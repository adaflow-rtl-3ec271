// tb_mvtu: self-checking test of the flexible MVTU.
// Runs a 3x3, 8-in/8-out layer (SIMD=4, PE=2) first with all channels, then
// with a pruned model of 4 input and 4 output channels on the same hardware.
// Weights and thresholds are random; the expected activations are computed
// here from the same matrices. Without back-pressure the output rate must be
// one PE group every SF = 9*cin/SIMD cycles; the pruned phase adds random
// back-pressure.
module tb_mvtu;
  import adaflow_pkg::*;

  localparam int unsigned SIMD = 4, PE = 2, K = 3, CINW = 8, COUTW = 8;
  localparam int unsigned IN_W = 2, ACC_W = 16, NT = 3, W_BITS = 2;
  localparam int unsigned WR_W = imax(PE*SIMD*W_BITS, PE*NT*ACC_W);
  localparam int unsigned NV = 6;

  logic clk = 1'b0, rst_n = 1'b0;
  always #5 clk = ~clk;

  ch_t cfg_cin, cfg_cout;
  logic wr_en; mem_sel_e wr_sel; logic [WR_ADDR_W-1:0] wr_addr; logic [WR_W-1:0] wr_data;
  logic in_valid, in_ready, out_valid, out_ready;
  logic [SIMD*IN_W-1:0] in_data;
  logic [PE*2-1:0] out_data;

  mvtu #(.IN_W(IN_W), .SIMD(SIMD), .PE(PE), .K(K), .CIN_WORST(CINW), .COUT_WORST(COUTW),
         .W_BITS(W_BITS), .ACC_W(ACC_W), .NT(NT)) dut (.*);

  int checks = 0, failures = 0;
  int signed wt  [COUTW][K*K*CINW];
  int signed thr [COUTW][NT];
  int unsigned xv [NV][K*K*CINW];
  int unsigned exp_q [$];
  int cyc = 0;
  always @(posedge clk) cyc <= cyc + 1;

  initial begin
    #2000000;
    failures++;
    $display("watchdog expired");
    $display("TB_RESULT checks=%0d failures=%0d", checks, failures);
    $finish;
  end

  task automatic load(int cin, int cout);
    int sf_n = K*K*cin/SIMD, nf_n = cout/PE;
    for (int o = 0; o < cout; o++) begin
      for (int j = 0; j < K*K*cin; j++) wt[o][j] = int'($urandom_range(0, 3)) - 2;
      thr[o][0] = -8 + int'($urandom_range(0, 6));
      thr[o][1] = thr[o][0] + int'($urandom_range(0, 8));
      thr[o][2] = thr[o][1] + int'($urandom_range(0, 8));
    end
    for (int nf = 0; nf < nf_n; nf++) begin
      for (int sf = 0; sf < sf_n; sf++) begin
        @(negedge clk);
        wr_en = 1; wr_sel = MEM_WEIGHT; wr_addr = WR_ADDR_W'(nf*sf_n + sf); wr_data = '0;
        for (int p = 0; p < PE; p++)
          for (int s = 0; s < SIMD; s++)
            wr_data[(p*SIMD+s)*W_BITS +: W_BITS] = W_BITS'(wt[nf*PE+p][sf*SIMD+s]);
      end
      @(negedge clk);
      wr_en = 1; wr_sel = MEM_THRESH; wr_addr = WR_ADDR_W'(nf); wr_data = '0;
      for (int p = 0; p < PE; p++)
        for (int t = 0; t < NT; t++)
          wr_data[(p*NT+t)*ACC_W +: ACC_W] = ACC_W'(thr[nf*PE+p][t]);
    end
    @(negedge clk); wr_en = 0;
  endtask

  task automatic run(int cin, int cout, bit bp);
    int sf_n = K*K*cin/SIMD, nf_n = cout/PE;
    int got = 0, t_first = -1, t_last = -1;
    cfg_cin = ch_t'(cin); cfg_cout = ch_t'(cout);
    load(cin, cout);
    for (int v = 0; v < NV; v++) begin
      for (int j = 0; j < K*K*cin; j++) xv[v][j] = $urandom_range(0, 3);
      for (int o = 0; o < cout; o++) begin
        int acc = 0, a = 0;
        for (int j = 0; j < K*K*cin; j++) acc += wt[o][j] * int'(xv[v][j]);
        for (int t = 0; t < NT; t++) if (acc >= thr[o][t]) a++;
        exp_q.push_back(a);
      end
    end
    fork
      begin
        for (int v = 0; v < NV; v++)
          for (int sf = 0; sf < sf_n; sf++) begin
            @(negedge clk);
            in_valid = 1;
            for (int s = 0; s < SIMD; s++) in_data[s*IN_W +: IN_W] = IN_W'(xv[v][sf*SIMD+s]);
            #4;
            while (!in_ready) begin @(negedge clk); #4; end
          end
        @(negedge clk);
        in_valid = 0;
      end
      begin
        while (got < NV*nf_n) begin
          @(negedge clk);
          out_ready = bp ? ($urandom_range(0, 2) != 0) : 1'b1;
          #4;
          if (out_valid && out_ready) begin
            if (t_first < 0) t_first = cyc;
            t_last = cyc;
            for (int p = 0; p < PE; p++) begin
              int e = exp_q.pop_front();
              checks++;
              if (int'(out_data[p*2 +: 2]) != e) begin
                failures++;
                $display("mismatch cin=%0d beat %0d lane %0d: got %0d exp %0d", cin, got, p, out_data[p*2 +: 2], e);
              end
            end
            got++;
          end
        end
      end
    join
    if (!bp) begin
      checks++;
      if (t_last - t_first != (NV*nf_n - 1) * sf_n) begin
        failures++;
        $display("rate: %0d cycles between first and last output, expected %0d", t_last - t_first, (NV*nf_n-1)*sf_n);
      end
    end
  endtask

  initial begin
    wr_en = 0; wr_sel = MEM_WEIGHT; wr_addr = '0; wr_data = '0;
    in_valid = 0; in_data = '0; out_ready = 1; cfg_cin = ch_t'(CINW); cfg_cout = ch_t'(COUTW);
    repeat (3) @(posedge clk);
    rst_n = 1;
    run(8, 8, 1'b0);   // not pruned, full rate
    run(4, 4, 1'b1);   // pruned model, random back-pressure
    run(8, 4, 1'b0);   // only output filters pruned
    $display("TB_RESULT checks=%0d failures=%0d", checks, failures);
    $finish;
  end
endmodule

* * *

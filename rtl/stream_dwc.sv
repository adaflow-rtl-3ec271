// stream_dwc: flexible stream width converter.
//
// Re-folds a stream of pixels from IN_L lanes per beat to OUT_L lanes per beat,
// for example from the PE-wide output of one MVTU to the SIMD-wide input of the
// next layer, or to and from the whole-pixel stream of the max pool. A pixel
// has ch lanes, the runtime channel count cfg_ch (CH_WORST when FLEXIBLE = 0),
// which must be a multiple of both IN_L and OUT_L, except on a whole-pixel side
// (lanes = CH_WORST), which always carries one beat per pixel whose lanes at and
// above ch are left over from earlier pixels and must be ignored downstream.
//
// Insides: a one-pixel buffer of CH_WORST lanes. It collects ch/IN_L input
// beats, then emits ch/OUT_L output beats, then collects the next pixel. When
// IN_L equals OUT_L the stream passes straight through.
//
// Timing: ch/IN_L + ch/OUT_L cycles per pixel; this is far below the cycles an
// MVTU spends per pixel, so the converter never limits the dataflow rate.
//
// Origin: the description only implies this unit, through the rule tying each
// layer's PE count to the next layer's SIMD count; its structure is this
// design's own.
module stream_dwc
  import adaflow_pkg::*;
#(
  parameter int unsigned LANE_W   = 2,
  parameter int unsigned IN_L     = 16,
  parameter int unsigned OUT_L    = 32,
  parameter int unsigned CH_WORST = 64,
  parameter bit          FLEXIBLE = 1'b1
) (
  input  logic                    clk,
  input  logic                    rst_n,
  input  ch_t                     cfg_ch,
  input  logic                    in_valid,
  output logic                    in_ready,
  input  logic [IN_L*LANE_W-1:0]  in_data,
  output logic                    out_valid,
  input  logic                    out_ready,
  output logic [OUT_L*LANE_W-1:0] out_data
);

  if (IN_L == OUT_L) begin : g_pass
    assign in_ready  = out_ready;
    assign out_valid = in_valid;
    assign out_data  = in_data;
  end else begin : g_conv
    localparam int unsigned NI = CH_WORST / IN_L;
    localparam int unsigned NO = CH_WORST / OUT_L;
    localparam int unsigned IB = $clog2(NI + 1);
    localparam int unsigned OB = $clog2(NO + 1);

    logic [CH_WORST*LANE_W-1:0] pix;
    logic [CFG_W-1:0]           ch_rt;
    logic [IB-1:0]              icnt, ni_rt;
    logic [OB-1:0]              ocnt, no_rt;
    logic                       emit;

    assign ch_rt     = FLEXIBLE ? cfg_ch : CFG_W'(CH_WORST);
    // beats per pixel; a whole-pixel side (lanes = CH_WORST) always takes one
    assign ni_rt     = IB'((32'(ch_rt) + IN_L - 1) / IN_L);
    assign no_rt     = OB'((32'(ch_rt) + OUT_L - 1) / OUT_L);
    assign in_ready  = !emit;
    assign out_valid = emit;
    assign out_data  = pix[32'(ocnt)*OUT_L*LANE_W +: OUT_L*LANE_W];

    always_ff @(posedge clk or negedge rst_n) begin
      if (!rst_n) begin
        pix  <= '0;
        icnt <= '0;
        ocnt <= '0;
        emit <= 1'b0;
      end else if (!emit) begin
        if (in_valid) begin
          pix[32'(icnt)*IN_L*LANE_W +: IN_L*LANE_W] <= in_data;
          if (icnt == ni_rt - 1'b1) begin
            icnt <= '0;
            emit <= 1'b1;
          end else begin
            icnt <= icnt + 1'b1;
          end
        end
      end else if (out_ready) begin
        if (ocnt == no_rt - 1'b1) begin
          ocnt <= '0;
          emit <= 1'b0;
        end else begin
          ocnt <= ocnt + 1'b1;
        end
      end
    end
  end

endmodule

==

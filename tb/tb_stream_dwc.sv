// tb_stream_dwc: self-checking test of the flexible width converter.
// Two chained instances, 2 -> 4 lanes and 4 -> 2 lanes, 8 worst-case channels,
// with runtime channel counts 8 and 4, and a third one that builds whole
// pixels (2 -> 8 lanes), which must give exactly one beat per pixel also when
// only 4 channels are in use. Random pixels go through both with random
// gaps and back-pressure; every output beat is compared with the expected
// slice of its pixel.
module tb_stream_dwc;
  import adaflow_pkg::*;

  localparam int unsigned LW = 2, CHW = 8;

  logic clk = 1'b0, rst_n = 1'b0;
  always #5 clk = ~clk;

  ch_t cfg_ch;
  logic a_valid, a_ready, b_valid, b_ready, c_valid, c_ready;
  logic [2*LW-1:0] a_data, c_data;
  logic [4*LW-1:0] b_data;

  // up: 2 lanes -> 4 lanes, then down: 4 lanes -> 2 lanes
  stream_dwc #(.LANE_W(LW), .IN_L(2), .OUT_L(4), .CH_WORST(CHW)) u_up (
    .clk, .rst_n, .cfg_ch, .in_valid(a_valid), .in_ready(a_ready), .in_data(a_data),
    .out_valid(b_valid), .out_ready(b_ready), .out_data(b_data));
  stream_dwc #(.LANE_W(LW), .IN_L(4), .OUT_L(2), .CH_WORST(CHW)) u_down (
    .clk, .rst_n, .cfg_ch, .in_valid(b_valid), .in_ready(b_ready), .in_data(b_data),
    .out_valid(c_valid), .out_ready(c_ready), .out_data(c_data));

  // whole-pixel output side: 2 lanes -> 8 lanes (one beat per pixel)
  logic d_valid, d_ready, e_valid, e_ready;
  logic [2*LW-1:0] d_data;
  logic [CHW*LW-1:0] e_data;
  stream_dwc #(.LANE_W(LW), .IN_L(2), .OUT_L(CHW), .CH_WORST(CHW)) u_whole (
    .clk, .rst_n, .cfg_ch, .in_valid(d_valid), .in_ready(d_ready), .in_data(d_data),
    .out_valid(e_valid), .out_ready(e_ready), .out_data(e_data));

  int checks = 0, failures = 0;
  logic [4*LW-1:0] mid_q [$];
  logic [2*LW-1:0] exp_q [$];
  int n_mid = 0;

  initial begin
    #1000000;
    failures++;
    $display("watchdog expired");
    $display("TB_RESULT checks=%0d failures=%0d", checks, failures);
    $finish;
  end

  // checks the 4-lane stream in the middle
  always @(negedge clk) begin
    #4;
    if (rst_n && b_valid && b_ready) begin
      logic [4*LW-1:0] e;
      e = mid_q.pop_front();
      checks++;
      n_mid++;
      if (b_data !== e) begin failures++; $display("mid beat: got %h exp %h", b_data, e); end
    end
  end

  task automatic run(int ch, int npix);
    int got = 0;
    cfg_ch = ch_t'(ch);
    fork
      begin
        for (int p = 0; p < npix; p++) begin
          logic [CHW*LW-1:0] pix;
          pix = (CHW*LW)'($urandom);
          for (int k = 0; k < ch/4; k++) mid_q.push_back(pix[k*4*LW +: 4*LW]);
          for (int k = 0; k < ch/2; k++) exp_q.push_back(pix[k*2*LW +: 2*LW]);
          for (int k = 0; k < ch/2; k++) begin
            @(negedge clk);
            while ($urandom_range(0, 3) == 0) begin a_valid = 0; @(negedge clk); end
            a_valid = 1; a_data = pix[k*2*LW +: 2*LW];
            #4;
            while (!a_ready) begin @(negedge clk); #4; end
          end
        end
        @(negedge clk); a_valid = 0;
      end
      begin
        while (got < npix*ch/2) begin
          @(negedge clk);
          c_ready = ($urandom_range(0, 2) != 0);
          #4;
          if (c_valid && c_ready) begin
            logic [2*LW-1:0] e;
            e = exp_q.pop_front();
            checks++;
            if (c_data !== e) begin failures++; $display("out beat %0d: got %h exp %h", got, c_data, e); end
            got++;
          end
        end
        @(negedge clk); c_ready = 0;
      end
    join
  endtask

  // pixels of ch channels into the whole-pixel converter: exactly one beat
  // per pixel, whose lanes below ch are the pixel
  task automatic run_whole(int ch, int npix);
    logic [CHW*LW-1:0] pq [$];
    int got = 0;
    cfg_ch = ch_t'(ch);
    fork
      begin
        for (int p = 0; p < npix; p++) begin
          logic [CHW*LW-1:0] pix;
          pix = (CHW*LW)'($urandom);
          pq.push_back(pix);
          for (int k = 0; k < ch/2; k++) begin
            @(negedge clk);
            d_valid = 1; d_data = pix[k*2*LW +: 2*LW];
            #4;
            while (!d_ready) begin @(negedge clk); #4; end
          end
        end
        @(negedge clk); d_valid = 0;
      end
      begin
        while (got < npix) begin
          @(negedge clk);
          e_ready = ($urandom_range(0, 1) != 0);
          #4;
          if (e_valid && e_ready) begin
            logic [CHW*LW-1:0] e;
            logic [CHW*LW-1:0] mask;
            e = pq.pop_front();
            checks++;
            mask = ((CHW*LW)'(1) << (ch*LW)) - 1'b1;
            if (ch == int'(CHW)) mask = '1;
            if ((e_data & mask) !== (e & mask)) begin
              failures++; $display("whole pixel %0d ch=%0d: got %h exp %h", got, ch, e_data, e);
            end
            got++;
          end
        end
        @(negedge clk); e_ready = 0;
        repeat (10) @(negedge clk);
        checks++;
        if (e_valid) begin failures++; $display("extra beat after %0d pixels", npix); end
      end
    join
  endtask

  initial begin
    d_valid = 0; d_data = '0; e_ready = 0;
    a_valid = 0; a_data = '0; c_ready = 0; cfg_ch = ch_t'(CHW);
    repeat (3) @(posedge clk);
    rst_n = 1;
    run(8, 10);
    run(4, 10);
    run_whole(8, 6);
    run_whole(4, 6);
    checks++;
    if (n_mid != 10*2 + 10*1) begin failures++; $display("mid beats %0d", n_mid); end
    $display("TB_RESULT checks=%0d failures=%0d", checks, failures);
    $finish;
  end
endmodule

● TASK DESCRIPTION
Search the data above for the word "filename" and show every line that has it.

● EXPECTED ANSWER
filename rtl/stream_dwc.sv
filename tb/tb_stream_dwc.sv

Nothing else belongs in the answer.